A release from the university notes that “SuperAgers” have memories that are as sharp as those of healthy people decades younger.  Understanding the unique “brain signature” of the “SuperAgers” will enable scientists to decipher the genetic or molecular source and may foster the development of strategies to protect the memories of normal aging people as well as treat dementia.

Cognitive “SuperAgers” were first identified in 2007 by scientists at Northwestern’s Cognitive Neurology and Alzheimer’s Disease Center at Northwestern University Feinberg School of Medicine.
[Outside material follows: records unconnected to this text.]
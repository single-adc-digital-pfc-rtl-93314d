// vout_monitor: mean and ripple of the output voltage over a half-period.
//
// Every ADC sample of the output voltage is added to a running sum and
// compared with the running maximum and minimum. At each sync pulse (start of
// a rectified half-period) the sum, sample count, maximum and minimum of the
// half-period just ended are frozen and accumulation restarts. The ripple is
// max - min; the mean is sum / count, computed by a sequential divider. When
// the divider finishes, avg, ripple and a one-clock meas_valid are given.
// The first sync after reset only starts accumulation (the interval before it
// is not a whole half-period) and gives no result.
//
// Mean from all samples and ripple from maximum and minimum follow the
// reference design; the divider and the handling of the first half-period
// are this design's choices.
//
// Timing: meas_valid comes SUM_W + 2 clocks after sync (24 clocks by default).
module vout_monitor
  import pfc_pkg::*;
#(
  parameter int unsigned CNT_W = 12   // up to 4095 samples per half-period
) (
  input  logic clk,
  input  logic rst_n,
  input  adc_t sample,
  input  logic sample_valid,
  input  logic sync,
  output adc_t avg,
  output adc_t ripple,
  output logic meas_valid
);
  localparam int unsigned SUM_W = ADC_W + CNT_W;

  logic [SUM_W-1:0] sum;
  logic [CNT_W-1:0] cnt;
  adc_t             vmax, vmin;
  logic             primed;
  adc_t             rip_hold;

  logic             div_start, div_busy, div_done;
  logic [SUM_W-1:0] div_num, div_quo;
  logic [CNT_W-1:0] div_den;

  always_ff @(posedge clk or negedge rst_n) begin
    if (!rst_n) begin
      sum       <= '0;
      cnt       <= '0;
      vmax      <= '0;
      vmin      <= '1;
      primed    <= 1'b0;
      rip_hold  <= '0;
      div_start <= 1'b0;
      div_num   <= '0;
      div_den   <= '0;
    end else begin
      div_start <= 1'b0;
      if (sync) begin
        // close the half-period; a sample arriving now opens the next one
        if (primed && cnt != '0) begin
          div_start <= 1'b1;
          div_num   <= sum;
          div_den   <= cnt;
          rip_hold  <= vmax - vmin;
        end
        primed <= 1'b1;
        if (sample_valid) begin
          sum  <= SUM_W'(sample);
          cnt  <= CNT_W'(1);
          vmax <= sample;
          vmin <= sample;
        end else begin
          sum  <= '0;
          cnt  <= '0;
          vmax <= '0;
          vmin <= '1;
        end
      end else if (sample_valid) begin
        sum <= sum + SUM_W'(sample);
        if (cnt != '1) cnt <= cnt + 1'b1;
        if (sample > vmax) vmax <= sample;
        if (sample < vmin) vmin <= sample;
      end
    end
  end

  seq_divider #(.NUM_W(SUM_W), .DEN_W(CNT_W)) u_div (
    .clk  (clk),
    .rst_n(rst_n),
    .start(div_start),
    .num  (div_num),
    .den  (div_den),
    .busy (div_busy),
    .done (div_done),
    .quo  (div_quo)
  );

  // half-periods are far longer than a division, so a start never meets a
  // busy divider
  a_div_free: assert property (@(posedge clk) disable iff (!rst_n) div_start |-> !div_busy);

  always_ff @(posedge clk or negedge rst_n) begin
    if (!rst_n) begin
      avg        <= '0;
      ripple     <= '0;
      meas_valid <= 1'b0;
    end else begin
      meas_valid <= div_done;
      if (div_done) begin
        avg    <= (div_quo > SUM_W'((1 << ADC_W) - 1)) ? '1 : adc_t'(div_quo);
        ripple <= rip_hold;
      end
    end
  end

endmodule
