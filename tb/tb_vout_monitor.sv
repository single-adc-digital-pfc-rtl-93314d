// tb_vout_monitor: feeds known sample sequences between sync pulses and
// checks mean (floor of sum/count), ripple (max - min), that the first
// half-period after reset gives no result, and the 24-clock latency from sync
// to meas_valid.
module tb_vout_monitor;
  import pfc_pkg::*;
  logic clk = 1'b0, rst_n = 1'b0;
  adc_t sample = '0;
  logic valid = 1'b0, sync = 1'b0;
  adc_t avg, ripple;
  logic mv;
  int checks = 0, failures = 0, nmv = 0;
  longint cyc = 0, t_sync = 0, t_mv = 0;

  vout_monitor dut (.clk(clk), .rst_n(rst_n), .sample(sample), .sample_valid(valid),
                    .sync(sync), .avg(avg), .ripple(ripple), .meas_valid(mv));

  always #5 clk = ~clk;
  always @(posedge clk) begin
    cyc <= cyc + 1;
    if (mv && rst_n) begin nmv <= nmv + 1; t_mv <= cyc; end
  end

  task automatic check(input bit ok, input string msg);
    checks++;
    if (!ok) begin failures++; $display("FAIL: %s", msg); end
  endtask

  initial begin
    #50_000_000;
    failures++;
    $display("TB_RESULT checks=%0d failures=%0d", checks, failures);
    $finish;
  end

  task automatic pulse_sync();
    @(negedge clk) sync = 1'b1;
    t_sync = cyc;
    @(negedge clk) sync = 1'b0;
  endtask

  initial begin
    longint sum; int n, mx, mn, v;
    repeat (3) @(posedge clk);
    rst_n = 1'b1;
    // partial interval before the first sync
    repeat (5) begin @(negedge clk) begin valid = 1'b1; sample = adc_t'($urandom_range(0, 1023)); end
                     @(negedge clk) valid = 1'b0; end
    pulse_sync();
    repeat (40) @(posedge clk);
    check(nmv == 0, $sformatf("first sync after reset gave %0d results", nmv));
    for (int h = 0; h < 8; h++) begin
      int base, amp;
      sum = 0; n = 0; mx = -1; mn = 1 << 20;
      base = $urandom_range(300, 800);
      amp  = $urandom_range(0, 150);
      n = 50 + $urandom_range(0, 1500);
      for (int i = 0; i < n; i++) begin
        v = base + $urandom_range(0, amp);
        @(negedge clk) begin valid = 1'b1; sample = adc_t'(v); end
        @(negedge clk) valid = 1'b0;
        repeat ($urandom_range(0, 3)) @(negedge clk);
        sum += v;
        if (v > mx) mx = v;
        if (v < mn) mn = v;
      end
      pulse_sync();
      repeat (40) @(posedge clk);
      check(nmv == h + 1, $sformatf("half %0d: %0d results", h, nmv));
      check(int'(avg) == int'(sum / n), $sformatf("half %0d avg %0d expected %0d", h, avg, sum / n));
      check(int'(ripple) == mx - mn, $sformatf("half %0d ripple %0d expected %0d", h, ripple, mx - mn));
      check(t_mv - t_sync == 25, $sformatf("latency %0d", t_mv - t_sync));
    end
    $display("TB_RESULT checks=%0d failures=%0d", checks, failures);
    $finish;
  end
endmodule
Their unusual brain signature has three common components when compared with normal people of similar ages: a thicker region of the cortex; significantly fewer tangles (a primary marker of Alzheimer’s disease) and a large supply of a specific neuron –von Economo — linked to higher social intelligence.

The release quotes Changiz Geula, study senior author and a research professor at the Cognitive Neurology and Alzheimer’s Disease Center, as saying, “The brains of the SuperAgers are either wired differently or have structural differences when compared to normal individuals of the same age. It may be one factor, such as expression of a specific gene, or a combination of factors that offers protection.”

The Center has a new NIH grant to continue the research.

“Identifying the factors that contribute to the ‘SuperAgers’’ unusual memory capacity may allow us to offer strategies to help the growing population of ‘normal’ elderly maintain their cognitive function and guide future therapies to treat certain dementias,” said Tamar Gefen, the first study author and a clinical neuropsychology doctoral candidate at Feinberg.

MRI imaging and an analysis of the “SuperAger” brains after death show the following brain signature:

1) MRI imaging showed the anterior cingulate cortex of “SuperAgers” (31 subjects) was not only significantly thicker than the same area in aged individuals with normal cognitive performance (21 subjects), but also larger than the same area in a group of much younger, middle-aged individuals (ages 50 to 60, 18 subjects). This region is indirectly related to memory through its influence on related functions such as cognitive control, executive function, conflict resolution, motivation, and perseverance.